I love grapple trucks. know a guy that only uses a grapple truck instead of a chipper. Frankly I liked it because there was no wrestling limbs into a chipper. One day we got two pretty good size Silver Maples in there. What others mentioned above plus. You can drag logs out of places that you can't drive to by slowly winching it up with the boom as a groundsman chokes up the slack between grabs. You can pick up root balls or plant good size trees. You can pick up trailers and small vehicles to change tires. On construction sites where escavating companies clear land and need the brush hauled off and the brush it too clumped up or filled with mud to cut apart and run thru a chipper. Other material like busted concrete, old building materials etc. You can haul salvaged cars or metal scaps. Trash jobs. All sorts of jobs not related to trees can be had with a good grapple truck. Maybe not the greatest paying jobs, but depending on your area should be able to get enough work to keep a operator busy full time even when not working with you directly with trees. The only thing I can tell you is that if your gonna get one, make sure it can lift heavy full size logs. I've come across a couple of them that can't lift a full size 16'x3' log and IMO that just defeats the purpose of owning an expensive big piece of equipment. Good luck.


----------



## utilityman (Sep 24, 2009)

*Grapple Trailer*

I recently bought a grapple trailer. It is amazing what this machine will pick.
I went with the grapple trailer vs. grapple truck because it costs much less a year to own and operate a trailer than a truck. The hardest part of our work was handling the heavy body wood......not a problem anymore.


----------



## irish93stang (Sep 24, 2009)

we have multiple grapple log trucks at my company... they make life alot easier from brush pick ups to feedings chippers... 3 drawbacks operators skill level,lawn/driveway damage and they are EXPENSIVE to own and maintain....


----------



## maloufstree (Sep 24, 2009)

irish93stang said:


> we have multiple grapple log trucks at my company... they make life alot easier from brush pick ups to feedings chippers... 3 drawbacks operators skill level,lawn/driveway damage and they are EXPENSIVE to own and maintain....
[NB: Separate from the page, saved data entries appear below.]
// tb_hazard_unit: directed cases (plain flow, load-use, taken branch with and
// without a simultaneous stall, halt in each stage) and random inputs checked
// against the pipeline-control rules:
//   load-use  = a valid load in EX writes a nonzero register read by ID
//   halt      = HLT valid in ID, EX, MEM or WB, or already halted
//   take      = valid taken branch in MEM: redirect PC, flush IF_ID, ID_EX, EX_MEM
//   otherwise load-use holds PC and IF_ID and bubbles ID_EX; halt holds the
//   PC and bubbles IF_ID.
module tb_hazard_unit;
  import mips_pkg::*;
  logic idv, idh, idrs, idrt, exv, exl, exh, memv, memh, memt, wbh, hlt;
  reg_idx_t idrs_a, idrt_a, exd;
  logic pch, pct, ifh, ifl, idf, exf, lu;
  int checks = 0, failures = 0;

  hazard_unit dut (.id_valid_i(idv), .id_is_halt_i(idh), .id_reads_rs_i(idrs),
                   .id_reads_rt_i(idrt), .id_rs_i(idrs_a), .id_rt_i(idrt_a),
                   .ex_valid_i(exv), .ex_is_load_i(exl), .ex_is_halt_i(exh), .ex_dest_i(exd),
                   .mem_valid_i(memv), .mem_is_halt_i(memh), .mem_take_i(memt),
                   .wb_is_halt_i(wbh), .halted_i(hlt),
                   .pc_hold_o(pch), .pc_take_o(pct), .if_id_hold_o(ifh), .if_id_flush_o(ifl),
                   .id_ex_flush_o(idf), .ex_mem_flush_o(exf), .load_use_o(lu));

  initial begin
    #100000000;
    failures++;
    $display("TB_RESULT checks=%0d failures=%0d", checks, failures);
    $finish;
  end

  task automatic compare(input string what);
    bit e_lu   = exv && exl && exd != 0 && idv &&
                 ((idrs && idrs_a == exd) || (idrt && idrt_a == exd));
    bit e_halt = (idv && idh) || (exv && exh) || (memv && memh) || wbh || hlt;
    bit e_take = memv && memt;
    bit [6:0] e = {e_take ? 1'b0 : (e_lu || e_halt),   // pc hold
                   e_take,                             // pc take
                   e_take ? 1'b0 : e_lu,               // if_id hold
                   e_take || (e_halt && !e_lu),        // if_id flush
                   e_take || e_lu,                     // id_ex flush
                   e_take,                             // ex_mem flush
                   e_lu};
    #1;
    checks++;
    if ({pch, pct, ifh, ifl, idf, exf, lu} !== e) begin
      failures++;
      if (failures < 20) $display("FAIL %s: got %b expected %b", what,
                                  {pch, pct, ifh, ifl, idf, exf, lu}, e);
    end
  endtask

  task automatic clear();
    {idv, idh, idrs, idrt, exv, exl, exh, memv, memh, memt, wbh, hlt} = '0;
    idrs_a = 0; idrt_a = 0; exd = 0;
  endtask

  initial begin
    // plain flow: nothing asserted
    clear(); idv = 1; idrs = 1; idrs_a = 3; exv = 1; exd = 3; compare("no hazard");
    checks++; if ({pch, pct, ifh, ifl, idf, exf, lu} !== 7'b0) failures++;
    // load-use
    exl = 1; compare("load-use");
    checks++; if (!(lu && pch && ifh && idf && !ifl)) failures++;
    // load to R0 is no hazard
    exd = 0; idrs_a = 0; compare("load to R0");
    // taken branch overrides the stall
    exd = 3; idrs_a = 3; memv = 1; memt = 1; compare("take + load-use");
    checks++; if (!(pct && ifl && idf && exf && !pch && !ifh)) failures++;
    // halt in each stage
    clear(); idv = 1; idh = 1; compare("halt ID");
    checks++; if (!(pch && ifl && !idf)) failures++;
    clear(); exv = 1; exh = 1; compare("halt EX");
    clear(); memv = 1; memh = 1; compare("halt MEM");
    clear(); wbh = 1; compare("halt WB");
    clear(); hlt = 1; compare("halted");
    // random
    for (int n = 0; n < 20000; n++) begin
      {idv, idh, idrs, idrt, exv, exl, exh, memv, memh, memt, wbh, hlt} = 12'($urandom);
      if ($urandom_range(0, 1) == 1) begin idh = 0; exh = 0; memh = 0; wbh = 0; hlt = 0; end
      if ($urandom_range(0, 1) == 1) memt = 0;
      idrs_a = reg_idx_t'($urandom_range(0, 3)); idrt_a = reg_idx_t'($urandom_range(0, 3));
      exd = reg_idx_t'($urandom_range(0, 3));
      compare("random");
    end
    $display("TB_RESULT checks=%0d failures=%0d", checks, failures);
    $finish;
  end
endmodule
Why do you say that they are expensive to maintain?


----------



## maloufstree (Sep 24, 2009)

I just bought one and I love it. I not one for posting pics but sorry I'm too proud of this truck not to. View attachment 109835


----------



## gr8scott72 (Sep 24, 2009)

maloufstree said:


> I just bought one and I love it. I not one for posting pics but sorry I'm too proud of this truck not to. View attachment 109835



Nice!


----------



## treeclimber101 (Sep 24, 2009)

I have a mini and a bobcat 863 and since we bought the mini the big loader usually doesn't move , and it fits through gates , grapple's are good when your can get them close to the work , but when the tree's outback your BEAT there nice with a crane but they are huge expensive and often unused equipment..


----------



## irish93stang (Sep 25, 2009)

expensive to maintain because stuff is always breaking hoses routine maintenace oil changes tires brakes etc...


----------



## mckeetree (Sep 25, 2009)

treeclimber101 said:


> grapple's are good when your can get them close to the work , but when the tree's outback your BEAT



When you can get them close to your work they are better than good, they are wonderful. When you can't get them close to your work not so wonderful. I have owned them before but I don't have one now. It seems like 90% of our work is in the back yard, behind the fence, through a narrow entrance or something like that. I have a job to start Tues. that a grapple would be great but you can't get one to it and once I get the wood in the loader bucket I will just dump it in the dump truck on the street. Makes no sense to drop it on the ground then pick it back up with a grapple.


----------



## kkottemann (Sep 25, 2009)

I agree that grapple trucks are great. I started my business with one....however one con that nobody brought up yet is dump fees. If you have your own dump or have reasonable dump fees where you dump then they are great. If you have expensive dump fees and far travel to get to the dump (which is my case) then not a good tool. Chippers reduce the small material which will result in less trips to the dump. Hopefully your dumps are by the yard and not by the ton.


----------



## maloufstree (Sep 25, 2009)

My guys can't quit making ruts with the skid steer in the lawns. Now when I'm not on site all debris is moved within 20 ft of driveway or street. We also have a 20ft dump trailer that can pull close to the grapple truck and load it as well.


----------



## maloufstree (Sep 25, 2009)

kkottemann said:


> I agree that grapple trucks are great. I started my business with one....however one con that nobody brought up yet is dump fees. If you have your own dump or have reasonable dump fees where you dump then they are great. If you have expensive dump fees and far travel to get to the dump (which is my case) then not a good tool. Chippers reduce the small material which will result in less trips to the dump. Hopefully your dumps are by the yard and not by the ton.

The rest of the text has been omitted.